The first Russian colony in Alaska was established in 1784 by merchant Grigory Shelikhov. Shelikhov's attempt to colonize Kodiak Island was met with resistance by the native population. He returned to Russia and installed Alexandr Baranov as director of the colony. In order to convince the Russian imperial court of the seriousness of his colonial ambitions, Shelikhov recruited volunteers from the Valaam, an environment that appears strikingly similar to the Kodiak archipelago's landscape, and Konevitsa monasteries to travel to the new colony.
The volunteers, led by Archimandrite Joasaph (Bolotov), departed Saint Petersburg on December 21, 1793, and arrived at Kodiak Island on September 24, 1794. When they arrived they were shocked by the harsh treatment of the Kodiak natives at the hands of the Russian settlers and Baranov. They sent reports to Shelikhov detailing the abuse of the local population, but were ignored. In response, however, the Holy Synod created an auxiliary episcopal see in Alaska in 1796, and elected Fr. Joasaph as bishop. Fr. Joasaph and a small party returned to Russia in 1798 for his consecration, and to offer first-hand accounts of what they had seen. During their return voyage to the colony in May 1799, their ship sank and all aboard died. In 1800, Baranov placed the remaining monks under house arrest, and forbade them to have any further contact with the local population.

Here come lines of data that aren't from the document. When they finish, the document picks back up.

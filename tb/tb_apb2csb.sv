// tb_apb2csb - checks the APB-to-CSB bridge against a CSB responder model
// with random ready and random read latency: every APB write must arrive on
// the CSB as one posted write with address paddr[17:2] and the same data;
// every APB read must return the responder's data, and pready must not rise
// n_prev the CSB has answered.
module tb_apb2csb;
  import nvdla_pkg::*;

  logic clk = 0, rst_n = 1;
  initial #1 rst_n = 0;  // a falling edge, so the asynchronous resets act
  always #5 clk = ~clk;

  logic        psel = 0, penable = 0, pwrite = 0, pready, pslverr;
  logic [31:0] paddr = 0, pwdata = 0, prdata;
  logic        cvalid, cready = 0, cwrite, cnposted, rvalid = 0;
  logic [15:0] caddr;
  logic [31:0] cwdat, rdata = 0;

  apb2csb dut (.pclk(clk), .prstn(rst_n), .psel, .penable, .pwrite, .paddr, .pwdata,
    .prdata, .pready, .pslverr, .csb2nvdla_valid(cvalid), .csb2nvdla_ready(cready),
    .csb2nvdla_addr(caddr), .csb2nvdla_wdat(cwdat), .csb2nvdla_write(cwrite),
    .csb2nvdla_nposted(cnposted), .nvdla2csb_valid(rvalid), .nvdla2csb_data(rdata));

  int checks = 0, failures = 0;
  task automatic check(bit ok, string what);
    checks++;
    if (!ok) begin failures++; $display("FAIL: %s", what); end
  endtask

  // CSB responder: random ready; reads answered 1..4 cycles after acceptance
  logic [15:0] last_addr;
  logic [31:0] last_wdat;
  logic        last_write;
  int          n_acc = 0, rd_wait = -1;
  always @(posedge clk) begin
    rvalid <= 1'b0;
    cready <= ($urandom % 3) != 0;
    if (cvalid && cready) begin
      n_acc++;
      last_addr = caddr; last_wdat = cwdat; last_write = cwrite;
      check(cnposted == 1'b0, "writes are posted");
      if (!cwrite) rd_wait = 1 + $urandom % 4;
    end else if (rd_wait > 0) rd_wait--;
    if (rd_wait == 0) begin
      rvalid  <= 1'b1;
      rdata   <= {last_addr, ~last_addr};
      rd_wait = -1;
    end
  end

  // setup phase, then access phase until pready; signals change on the
  // falling edge, the transfer completes on the rising edge with pready high
  task automatic apb(bit wr, logic [31:0] a, logic [31:0] d, output logic [31:0] q, output int cyc);
    @(negedge clk);
    psel = 1; pwrite = wr; paddr = a; pwdata = d; penable = 0;
    @(negedge clk);
    penable = 1;
    cyc = 0;
    forever begin
      #1;
      if (pready) break;
      @(negedge clk);
      cyc++;
    end
    q = prdata;
    @(posedge clk);
    #1;
    psel = 0; penable = 0;
  endtask

  initial begin
    logic [31:0] q;
    int cyc, n_prev;
    repeat (3) @(posedge clk);
    rst_n = 1;
    for (int i = 0; i < 40; i++) begin
      logic [31:0] a, d;
      a = {14'd0, 16'($urandom), 2'b00};
      d = $urandom;
      n_prev = n_acc;
      if (i % 2 == 0) begin
        apb(1, a, d, q, cyc);
        check(n_acc == n_prev + 1, "one CSB request per APB write");
        check(last_write && last_addr == a[17:2] && last_wdat == d, "write address/data");
      end else begin
        apb(0, a, d, q, cyc);
        check(n_acc == n_prev + 1, "one CSB request per APB read");
        check(!last_write && last_addr == a[17:2], "read address");
        check(q == {a[17:2], ~a[17:2]}, "read data");
        check(cyc >= 2, "read waits for the CSB answer");
      end
      check(pslverr == 1'b0, "no slave error");
    end
    $display("TB_RESULT checks=%0d failures=%0d", checks, failures);
    $finish;
  end

  initial begin
    repeat (20000) @(posedge clk);
    failures++;
    $display("FAIL: watchdog");
    $display("TB_RESULT checks=%0d failures=%0d", checks, failures);
    $finish;
  end
endmodule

Despite the lack of leadership, the Orthodox mission in Alaska continued to grow. In 1811, however, the Holy Synod officially closed the episcopal see. It was not until 1823 that the Holy Synod sent instructions for a new priest to travel to Alaska. Father John Veniaminov of Irkutsk volunteered for the journey, and left Russia in May 1823. He and his family arrived at Unalaska Island on July 29, 1824. In 1840, Fr. John accepted monastic tonsure and ordination as the Bishop of Kamchatka, the Kurile and Aleutian Islands, making him the first ruling bishop of the Alaskan mission since Bishop Joasaph. Bishop Innocent was elevated to archbishop in 1850. For his missionary and scholarly work that had focused on blending indigenous Alaskan languages and cultures with Orthodox tradition, Innocent became a saint of the Orthodox Church in America in 1977, and is referred to as the Enlightener of the Aleuts and Apostle to the Americas.